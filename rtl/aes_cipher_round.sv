// aes_cipher_round: one AES encryption round, fully parallel over 128 bits.
//
// The state goes through SubMatrix (16 S-Boxes), ShiftMatrix (wiring),
// MixMatrix (four MixColumn blocks) and AddRoundKey, in that order, in one
// combinational path; the pipeline registers between rounds belong to the
// core. The last AES round has no MixColumns: HAS_MIX = 0 builds that
// round (SubMatrix, ShiftMatrix, AddRoundKey), as the core's tenth round.
module aes_cipher_round
  import aes_pkg::*;
#(
  parameter bit HAS_MIX = 1'b1   // 0 for the final round of the cipher
) (
  input  aes_block_t state_in,
  input  aes_block_t round_key,
  output aes_block_t state_out
);
  aes_block_t sub_out, shift_out, mix_out;

  aes_sub_matrix   u_sub   (.state_in(state_in),  .state_out(sub_out));
  aes_shift_matrix u_shift (.state_in(sub_out),   .state_out(shift_out));

  if (HAS_MIX) begin : g_mix
    aes_mix_matrix u_mix (.state_in(shift_out), .state_out(mix_out));
  end else begin : g_no_mix
    assign mix_out = shift_out;
  end

  aes_add_round_key u_ark (.state_in(mix_out), .round_key(round_key), .state_out(state_out));
endmodule
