// tb_aes_cipher_round: a full round and a final round against the reference.
//
// Two instances are checked side by side: HAS_MIX = 1 (SubBytes, ShiftRows,
// MixColumns, AddRoundKey) with the FIPS-197 Appendix B round 1 and random
// states and keys, and HAS_MIX = 0 (no MixColumns) with random states and
// keys.
module tb_aes_cipher_round;
  import aes_ref_pkg::*;
  logic [127:0] s_in, rk, s_full, s_last;
  int checks = 0, failures = 0;

  aes_cipher_round #(.HAS_MIX(1'b1)) dut_full (.state_in(s_in), .round_key(rk), .state_out(s_full));
  aes_cipher_round #(.HAS_MIX(1'b0)) dut_last (.state_in(s_in), .round_key(rk), .state_out(s_last));

  initial begin
    #100000;
    failures++;
    $display("watchdog expired");
    $display("TB_RESULT checks=%0d failures=%0d", checks, failures);
    $finish;
  end

  task automatic check(logic [127:0] got, logic [127:0] exp, string what);
    checks++;
    if (got !== exp) begin
      failures++;
      $display("FAIL %s: got %032h expected %032h", what, got, exp);
    end
  endtask

  initial begin
    s_in = 128'h193de3bea0f4e22b9ac68d2ae9f84808;
    rk   = 128'ha0fafe1788542cb123a339392a6c7605;
    #1 check(s_full, 128'ha49c7ff2689f352b6b5bea43026a5049, "FIPS-197 round 1");
    for (int n = 0; n < 200; n++) begin
      s_in = rand128();
      rk   = rand128();
      #1;
      check(s_full, mix_columns(shift_rows(sub_bytes(s_in))) ^ rk, "random full round");
      check(s_last, shift_rows(sub_bytes(s_in)) ^ rk, "random final round");
    end
    $display("TB_RESULT checks=%0d failures=%0d", checks, failures);
    $finish;
  end
endmodule
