// aes_core: one AES-128 encryption core with outer-round pipelining.
//
// The core is the fully unrolled cipher: the initial AddRoundKey (round key
// 0), nine full rounds (round keys 1..9) and the final round without
// MixColumns (round key 10). A register bank follows each of these eleven
// steps and nothing else is registered, so each pipeline stage holds one
// round. The core accepts a new 128-bit block every clock cycle and returns
// its ciphertext eleven clock cycles later: a block presented with in_valid
// before edge k appears on data_out with out_valid after edge k+10 (the
// eleven-cycle latency of the design). The round keys come from outside
// (the shared key expansion) and must be stable while blocks are in flight.
//
// The valid bits running beside the data are this design's own addition;
// only they are reset (synchronous, active low), the data registers are not.
module aes_core
  import aes_pkg::*;
(
  input  logic            clk,
  input  logic            rst_n,
  input  logic            in_valid,
  input  aes_block_t      data_in,      // plaintext
  input  aes_round_keys_t round_keys,   // round keys 0..10
  output logic            out_valid,
  output aes_block_t      data_out      // ciphertext
);
  aes_block_t      stage_q [0:NR];      // register after round j
  aes_block_t      stage_d [0:NR];
  logic [NR:0]     valid_q;

  // Round 0: AddRoundKey with the cipher key.
  aes_add_round_key u_round0 (
    .state_in (data_in), .round_key(round_keys[0]), .state_out(stage_d[0]));

  // Rounds 1..10; the last one has no MixMatrix.
  for (genvar j = 1; j <= NR; j++) begin : g_round
    aes_cipher_round #(.HAS_MIX(j != NR)) u_round (
      .state_in (stage_q[j-1]),
      .round_key(round_keys[j]),
      .state_out(stage_d[j]));
  end

  always_ff @(posedge clk) begin
    for (int j = 0; j <= NR; j++) stage_q[j] <= stage_d[j];
  end

  always_ff @(posedge clk) begin
    if (!rst_n) valid_q <= '0;
    else        valid_q <= {valid_q[NR-1:0], in_valid};
  end

  assign data_out  = stage_q[NR];
  assign out_valid = valid_q[NR];
endmodule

* [Aim of the exercise]: Filter the entries above and keep only the lines with the word "checks".

* [Written answer]:
  int checks = 0, failures = 0;
    $display("TB_RESULT checks=%0d failures=%0d", checks, failures);
    checks++;
    $display("TB_RESULT checks=%0d failures=%0d", checks, failures);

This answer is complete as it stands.